▶ [Data records]
== Segment start ==
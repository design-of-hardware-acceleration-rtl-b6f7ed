// tb_cut_control: a testbench memory holds two random one-bit 16 x 12 banks
// and answers reads one clock later. Random boxes (one of them a single
// pixel) are handed to the crop controller; the crop must list exactly the
// box's pixels of the right bank in row order with their coordinates and
// first/last markers, one pixel per clock without gaps, so that the column
// steps from the right edge back to the left edge and the row down by one on
// the very next clock. The edge count and the judgement are checked against
// the threshold (20 here): judge must rise at the pixel where the count
// reaches it, side_front and flip_req must follow at the end. A box reported
// with found low must start nothing; a box arriving during a crop must be
// dropped with an overrun pulse.
module tb_cut_control;
  import cap_pkg::*;
  localparam int W = 16, H = 12, THR = 20;

  logic clk = 0, rst_n = 0;
  logic pos_valid = 0, found = 0, bank = 0;
  logic [3:0] left = '0, right = '0, top = '0, bottom = '0;
  logic rd_en, rd_bank, rd_bit;
  logic [3:0] rd_x, rd_y;
  logic crop_valid, crop_bit, crop_first, crop_last;
  logic [3:0] crop_x, crop_y;
  logic [7:0] side_cnt;
  logic judge, side_valid, side_front, flip_req, busy, overrun, empty;
  int checks = 0, failures = 0, n_front = 0, n_back = 0, n_over = 0, n_empty = 0;

  always #5 clk = ~clk;

  cut_control #(.W(W), .H(H), .SIDE_THRESH(THR), .CNTW(8)) dut (
    .clk, .rst_n, .pos_valid, .found, .left, .right, .top, .bottom, .bank,
    .rd_en, .rd_bank, .rd_x, .rd_y, .rd_bit,
    .crop_valid, .crop_bit, .crop_x, .crop_y, .crop_first, .crop_last,
    .side_cnt, .judge, .side_valid, .side_front, .flip_req, .busy, .overrun, .empty
  );

  bit mem [2][H][W];
  always @(posedge clk) if (rd_en) rd_bit <= mem[rd_bank][rd_y][rd_x];

  initial begin
    repeat (50000) @(posedge clk);
    failures++;
    $display("watchdog expired");
    $display("TB_RESULT checks=%0d failures=%0d", checks, failures);
    $finish;
  end

  always @(posedge clk) if (rst_n) begin
    if (overrun) n_over++;
    if (empty) n_empty++;
  end

  task automatic crop(input int l, input int r, input int t, input int b, input bit bk,
                      input bit disturb);
    int x, y, cnt, n, reach;
    bit got_side, in_crop;
    x = l; y = t; cnt = 0; n = 0; reach = -1; got_side = 0; in_crop = 0;
    pos_valid <= 1; found <= 1; bank <= bk;
    left <= 4'(l); right <= 4'(r); top <= 4'(t); bottom <= 4'(b);
    @(posedge clk);
    pos_valid <= 0;
    while (!got_side && n < 400) begin
      @(posedge clk);
      #1;
      if (disturb && n == 3) begin
        // a new box while this crop runs: must be dropped
        pos_valid <= 1; found <= 1; left <= 0; right <= 4'(W - 1); top <= 0; bottom <= 4'(H - 1);
      end else pos_valid <= 0;
      // one pixel per clock: no gap from the first pixel to the last
      if (in_crop && !crop_valid) begin
        failures++;
        $display("gap in the crop stream before (%0d,%0d)", x, y);
      end
      if (crop_valid) begin
        in_crop = !crop_last;
        checks++;
        if (int'(crop_x) != x || int'(crop_y) != y || crop_bit !== mem[bk][y][x] ||
            crop_first !== (x == l && y == t) || crop_last !== (x == r && y == b)) begin
          failures++;
          if (failures < 10) $display("crop pixel (%0d,%0d) bit %0d first %0d last %0d, expected (%0d,%0d) bit %0d",
                                      crop_x, crop_y, crop_bit, crop_first, crop_last, x, y, mem[bk][y][x]);
        end
        cnt += int'(mem[bk][y][x]);
        if (cnt >= THR && reach < 0) reach = n;
        if (x == r) begin x = l; y++; end else x++;
      end
      // judge is registered from the pixel that reaches the threshold
      if (reach >= 0 && n == reach + 1) begin
        checks++;
        if (!judge) begin failures++; $display("judge not raised after count reached %0d", THR); end
      end
      if (reach < 0 && judge && n > 1) begin failures++; $display("judge raised early"); end
      if (side_valid) begin
        got_side = 1;
        checks++;
        if (side_front !== (cnt >= THR) || flip_req !== (cnt < THR) || int'(side_cnt) != cnt ||
            y != b + 1) begin
          failures++;
          $display("side: front %0d flip %0d count %0d, expected count %0d (rows done %0d)",
                   side_front, flip_req, side_cnt, cnt, y - t);
        end
        if (side_front) n_front++; else n_back++;
      end
      n++;
    end
    pos_valid <= 0;
    checks++;
    if (!got_side) begin failures++; $display("no judgement"); end
    repeat (3) @(posedge clk);
    #1;
    checks++;
    if (busy || crop_valid) begin failures++; $display("controller still busy"); end
  endtask

  initial begin
    repeat (3) @(posedge clk);
    rst_n <= 1;
    repeat (2) @(posedge clk);
    for (int k = 0; k < 12; k++) begin
      int l, r, t, b;
      foreach (mem[i, y, x]) mem[i][y][x] = ($urandom_range(0, 3) == 0);
      l = $urandom_range(0, W - 1); r = $urandom_range(l, W - 1);
      t = $urandom_range(0, H - 1); b = $urandom_range(t, H - 1);
      if (k == 0) begin l = 5; r = 5; t = 7; b = 7; end
      if (k == 1) begin l = 0; r = W - 1; t = 0; b = H - 1; end
      if (k == 4) begin l = 1; r = W - 2; t = 2; b = 5; end
      crop(l, r, t, b, 1'(k % 2), k == 4);
    end
    // a report without a cap
    pos_valid <= 1; found <= 0;
    @(posedge clk);
    pos_valid <= 0;
    repeat (5) @(posedge clk);
    #1;
    checks++;
    if (busy || n_empty != 1) begin failures++; $display("empty report: busy %0d empty pulses %0d", busy, n_empty); end
    checks++;
    if (n_over != 1) begin failures++; $display("%0d overrun pulses", n_over); end
    checks++;
    if (n_front == 0 || n_back == 0) begin failures++; $display("front %0d back %0d", n_front, n_back); end
    $display("TB_RESULT checks=%0d failures=%0d", checks, failures);
    $finish;
  end
endmodule
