// image_gen: reads a stored camera frame out as a video stream.
//
// The camera writes each frame to memory; this block reads it back one pixel
// per clock and emits it with the timing of a camera interface, the vertical
// sync, horizontal sync and data enable signals the processing stages expect.
// A horizontal and a vertical counter walk through H_ACT active pixels plus
// front porch, sync pulse and back porch per line, and V_ACT active lines plus
// porches and sync per frame. During the active area the block requests pixel
// (rd_x, rd_y) with rd_en; the memory answers on pix_rgb one cycle later, and
// the timing outputs are delayed by one register so that they line up with it.
// Frames repeat while run is high; a frame that has started always finishes.
//
// The camera-like timing follows the design; the porch and sync lengths are
// this design's choice (those of 640 x 480 VGA timing, 800 x 525 clocks per
// frame), as is the one-cycle read latency.
module image_gen
  import cap_pkg::*;
#(
  parameter int unsigned H_ACT  = IMG_W,
  parameter int unsigned H_FP   = 16,
  parameter int unsigned H_SYNC = 96,
  parameter int unsigned H_BP   = 48,
  parameter int unsigned V_ACT  = IMG_H,
  parameter int unsigned V_FP   = 10,
  parameter int unsigned V_SYNC = 2,
  parameter int unsigned V_BP   = 33,
  parameter int unsigned XW     = $clog2(H_ACT),
  parameter int unsigned YW     = $clog2(V_ACT)
) (
  input  logic          clk,
  input  logic          rst_n,
  input  logic          run,
  // pixel read port towards the stored frame
  output logic          rd_en,
  output logic [XW-1:0] rd_x,
  output logic [YW-1:0] rd_y,
  input  logic [23:0]   pix_rgb,
  // video stream out
  output vsync_t        s_out,
  output logic [23:0]   rgb_out
);

  localparam int unsigned H_TOT = H_ACT + H_FP + H_SYNC + H_BP;
  localparam int unsigned V_TOT = V_ACT + V_FP + V_SYNC + V_BP;
  localparam int unsigned HCW   = $clog2(H_TOT);
  localparam int unsigned VCW   = $clog2(V_TOT);

  logic [HCW-1:0] hc;
  logic [VCW-1:0] vc;
  logic           active;   // a frame is being sent
  vsync_t         s_now;

  always_ff @(posedge clk or negedge rst_n) begin
    if (!rst_n) begin
      hc     <= '0;
      vc     <= '0;
      active <= 1'b0;
    end else if (!active) begin
      active <= run;
      hc     <= '0;
      vc     <= '0;
    end else if (hc == HCW'(H_TOT - 1)) begin
      hc <= '0;
      if (vc == VCW'(V_TOT - 1)) begin
        vc     <= '0;
        active <= run;
      end else begin
        vc <= vc + 1'b1;
      end
    end else begin
      hc <= hc + 1'b1;
    end
  end

  always_comb begin
    s_now.de = active && (hc < HCW'(H_ACT)) && (vc < VCW'(V_ACT));
    s_now.hs = active && (hc >= HCW'(H_ACT + H_FP)) && (hc < HCW'(H_ACT + H_FP + H_SYNC));
    s_now.vs = active && (vc >= VCW'(V_ACT + V_FP)) && (vc < VCW'(V_ACT + V_FP + V_SYNC));
  end

  assign rd_en = s_now.de;
  assign rd_x  = XW'(hc);
  assign rd_y  = YW'(vc);

  always_ff @(posedge clk or negedge rst_n) begin
    if (!rst_n) s_out <= '0;
    else        s_out <= s_now;
  end

  assign rgb_out = s_out.de ? pix_rgb : 24'h0;

endmodule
== Segment end ==
▶ [Work to complete]
All lines with the word "plus" should be copied from the material above.

▶ [Answer]
// A horizontal and a vertical counter walk through H_ACT active pixels plus
// front porch, sync pulse and back porch per line, and V_ACT active lines plus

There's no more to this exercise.